Quotes Taken Out Of Context

Random things I hear people say...that are damn funny

"Now all I need is a blowjob and some chicken"
~man coming out of the bathroom at No Frills Grill
"You have to lean, or there's a danger of blow back, and trust me, that's bad"
~Mark
 

"My uncle invented Tater Tots"
~Steve, pool player at No Frills Grill
"It makes me want to shoot myself in the head"
~Katie
"There's a new virus on the Internet. It's called AOL 7.0"
~e_utopia, BF Chat
"I don't use the refrigerator"
~LeRoy
"Dude, look..I'm in slo-mo!"
~Katie, No Frills Grill
"Don't draw attention to yourself by eating Equal"
~Me, No Frills Grill

"Mmmm look at all that puddin"
~Katie, sitting at her desk
 
"Are we cuddling?"
"No, I'm wiping..."
~(I'm not telling)

"Oh FUCK. I'm still online!"
~Katie, pulling out of our parking lot
"Your eyes look sore"
~Mr.
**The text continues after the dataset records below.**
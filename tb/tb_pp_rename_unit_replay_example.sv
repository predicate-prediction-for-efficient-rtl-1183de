// tb_pp_rename_unit_replay_example: a directed rename-replay walk-through on the
// rename unit at its default parameters.
//
//   IN0        cmp p7, p6 = r1        (pd1 = p7 predicted false, so p6 true)
//   IN1  (p6)  add r33 = r33, r2
//   IN2  (p7)  sub r33 = r33, r3
//   IN3  (p6)  shl r34 = r33
//   IN4        add r35 = r33
//   IN5        add r36 = r35          (fed after the recovery)
//
// After reset the predictor says false for a new compare, so p7 is predicted
// false and p6 true: IN1 and IN3 are dispatched, IN2 is a no-op, IN3 and IN4
// read r33 from IN1. The compare then writes back p7 = 1, p6 = 0. Checks: the
// misprediction squashes from IN1 (its first user); IN0 is not replayed; the
// replay dispatches IN2 and IN4 only, IN2 reading r33 from the architectural
// file and IN4 from IN2; the first replayed dispatch comes no sooner than the
// recovery latency plus the dispatch register; IN5 then reads r35 from IN4; all
// six commit in order and the architectural p7/p6 end as 1/0.
module tb_pp_rename_unit_replay_example;
  import pp_pkg::*;
  logic clk = 0, rst_n = 0;
  always #5 clk = ~clk;

  logic ready, in_valid, in_ready;
  uop_t in_uop;
  logic disp_valid, disp_qual, disp_replay;
  logic [TAG_W-1:0] disp_tag;
  uop_t disp_uop;
  src_tag_t disp_src1, disp_src2, disp_src1_rec, disp_src2_rec, disp_dst_rec;
  logic disp_qp_inflight;
  ptag_t disp_qp_tag;
  logic [0:0] disp_vec;
  logic squash_valid, sel_replay_valid;
  logic [TAG_W-1:0] squash_start, sel_replay_start;
  logic wb_valid, wb_is_cmp, wb_is_bsw;
  logic [TAG_W-1:0] wb_tag;
  logic [1:0] wb_pvals;
  logic [0:0] wb_vec;
  logic [N_PR-1:0] wb_bsw_value, arch_pr;
  logic commit_valid;
  logic [TAG_W-1:0] commit_tag;
  uop_t commit_uop;
  logic ev_mispredict, ev_ckpt, ev_stall_ckpt, ev_stall_vec, ev_stall_sync, ev_qual_false;

  pp_rename_unit dut (.*);

  int checks = 0, failures = 0, cycle = 0;
  task automatic chk(input bit ok, input string what);
    checks++;
    if (!ok) begin failures++; $display("FAIL @%0d %s", cycle, what); end
  endtask

  uop_t prog [6];
  // dispatch log
  int n_disp = 0;
  int dl_tag [64];
  bit dl_rep [64];
  src_tag_t dl_s1 [64];
  int dl_cycle [64];
  int n_commit = 0, mis_cycle = -1, n_squash = 0, sq_start = -1;
  always @(posedge clk) begin
    cycle <= cycle + 1;
    if (disp_valid && n_disp < 64) begin
      dl_tag[n_disp] = disp_tag; dl_rep[n_disp] = disp_replay; dl_s1[n_disp] = disp_src1;
      dl_cycle[n_disp] = cycle; n_disp++;
    end
    if (squash_valid) begin n_squash++; mis_cycle = cycle; sq_start = squash_start; end
    if (commit_valid) begin
      chk(commit_tag == TAG_W'(n_commit) && commit_uop == prog[n_commit], $sformatf("commit %0d in order", n_commit));
      n_commit++;
    end
  end

  function automatic uop_t alu(input int qp, input int d, input int s1, input int s2);
    uop_t u;
    u = '0; u.op = OP_ALU; u.qp = 6'(qp); u.dst_we = 1; u.dst = 7'(d);
    u.src1_v = 1; u.src1 = 7'(s1); u.src2_v = (s2 != 0); u.src2 = 7'(s2);
    return u;
  endfunction

  task automatic feed(input int i);
    in_valid <= 1; in_uop <= prog[i];
    @(negedge clk);
    while (!in_ready) @(negedge clk);
    @(posedge clk);
  endtask

  task automatic wb(input int tag, input bit is_cmp, input logic [1:0] pv);
    wb_valid <= 1; wb_tag <= TAG_W'(tag); wb_is_cmp <= is_cmp; wb_pvals <= pv;
    @(posedge clk);
    wb_valid <= 0;
  endtask

  function automatic int find(input int from, input int tag);
    for (int k = from; k < n_disp; k++) if (dl_tag[k] == tag) return k;
    return -1;
  endfunction

  initial begin
    int k, first_rep;
    prog[0] = '0; prog[0].op = OP_CMP; prog[0].pc = 64'h8000; prog[0].pd1 = 6'd7; prog[0].pd2 = 6'd6;
    prog[0].src1_v = 1; prog[0].src1 = 7'd1;
    prog[1] = alu(6, 33, 33, 2);  prog[1].pc = 64'h8004;
    prog[2] = alu(7, 33, 33, 3);  prog[2].pc = 64'h8008;
    prog[3] = alu(6, 34, 33, 0);  prog[3].pc = 64'h800c;
    prog[4] = alu(0, 35, 33, 0);  prog[4].pc = 64'h8010;
    prog[5] = alu(0, 36, 35, 0);  prog[5].pc = 64'h8014;
    in_valid = 0; in_uop = '0; wb_valid = 0; wb_tag = '0; wb_is_cmp = 0; wb_is_bsw = 0;
    wb_pvals = '0; wb_vec = '0; wb_bsw_value = '0;
    repeat (3) @(posedge clk);
    rst_n = 1;
    wait (ready);
    @(posedge clk);
    for (int i = 0; i < 5; i++) feed(i);
    in_valid <= 0;
    repeat (6) @(posedge clk);
    // first pass
    chk(n_disp == 4, $sformatf("first pass dispatches 4 (got %0d)", n_disp));
    chk(find(0, 2) < 0, "IN2 predicted qualified false: not dispatched");
    k = find(0, 3); chk(k >= 0 && dl_s1[k].inflight && dl_s1[k].tag == 1, "IN3 reads r33 from IN1");
    k = find(0, 4); chk(k >= 0 && dl_s1[k].inflight && dl_s1[k].tag == 1, "IN4 reads r33 from IN1");
    // the ALU ops complete, then the compare resolves the other way
    wb(1, 0, 2'b00); wb(3, 0, 2'b00); wb(4, 0, 2'b00);
    chk(n_commit == 0, "nothing commits before the compare");
    wb(0, 1, 2'b01);   // {p6, p7} = {0, 1}
    repeat (2) @(posedge clk);
    chk(n_squash == 1 && sq_start == 1, "squash from IN1, the first user");
    repeat (12) @(posedge clk);
    first_rep = -1;
    for (int j = 0; j < n_disp; j++) if (dl_rep[j] && first_rep < 0) first_rep = j;
    chk(first_rep >= 0, "replay dispatched");
    if (first_rep >= 0) begin
      chk(dl_cycle[first_rep] - mis_cycle >= 8, $sformatf("replay after %0d cycles", dl_cycle[first_rep] - mis_cycle));
      chk(n_disp - first_rep == 2, $sformatf("replay dispatches 2 (got %0d)", n_disp - first_rep));
      chk(find(first_rep, 0) < 0 && find(first_rep, 1) < 0 && find(first_rep, 3) < 0,
          "IN0 not replayed, IN1 and IN3 now qualified false");
      k = find(first_rep, 2); chk(k >= 0 && !dl_s1[k].inflight, "IN2 reads r33 from the architectural file");
      k = find(first_rep, 4); chk(k >= 0 && dl_s1[k].inflight && dl_s1[k].tag == 2, "IN4 reads r33 from IN2");
    end
    feed(5);
    in_valid <= 0;
    repeat (3) @(posedge clk);
    k = find(0, 5); chk(k >= 0 && dl_s1[k].inflight && dl_s1[k].tag == 4, "IN5 reads r35 from IN4");
    // replayed instructions complete again, then everything commits
    wb(2, 0, 2'b00); wb(4, 0, 2'b00); wb(5, 0, 2'b00);
    repeat (10) @(posedge clk);
    chk(n_commit == 6, $sformatf("six commits (got %0d)", n_commit));
    chk(arch_pr[7] == 1'b1 && arch_pr[6] == 1'b0, "architectural p7 = 1, p6 = 0");
    $display("TB_RESULT checks=%0d failures=%0d", checks, failures);
    $finish;
  end
  initial begin
    repeat (40000) @(posedge clk);
    failures++;
    $display("TB_RESULT checks=%0d failures=%0d", checks, failures);
    $finish;
  end
endmodule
KV, Las Delicias
"Socks should not have a specific gender"
~Charlie, online

"How many emmbees in a geebee?" ~Katie, shouting from her room
"Danelle, I don't think we're on Iliff anymore.."
~Mark, lost
"I'm so glad I'm gay"
~Dave
"I'm wearing a respirator and heavy goggles"
~Chang, in the BF Chatroom
"That's almost twice as half as much"
~Amanda, on the phone
"That blow job was better than ibuprofen"
~(I'm not telling)
"I'm so glad I'm not stoned"
~(I'm not telling)

"Don't worry about it, it's not real money, it's vacation money"
~Woman in a casino in Las Vegas

"The out hole is for out only - there will be no entering of the out hole"
~e-utopia, BF Chat
"Cray knows that chicks dig candy... " ~Crayola, BF Chat "What do you want, I was twirling!"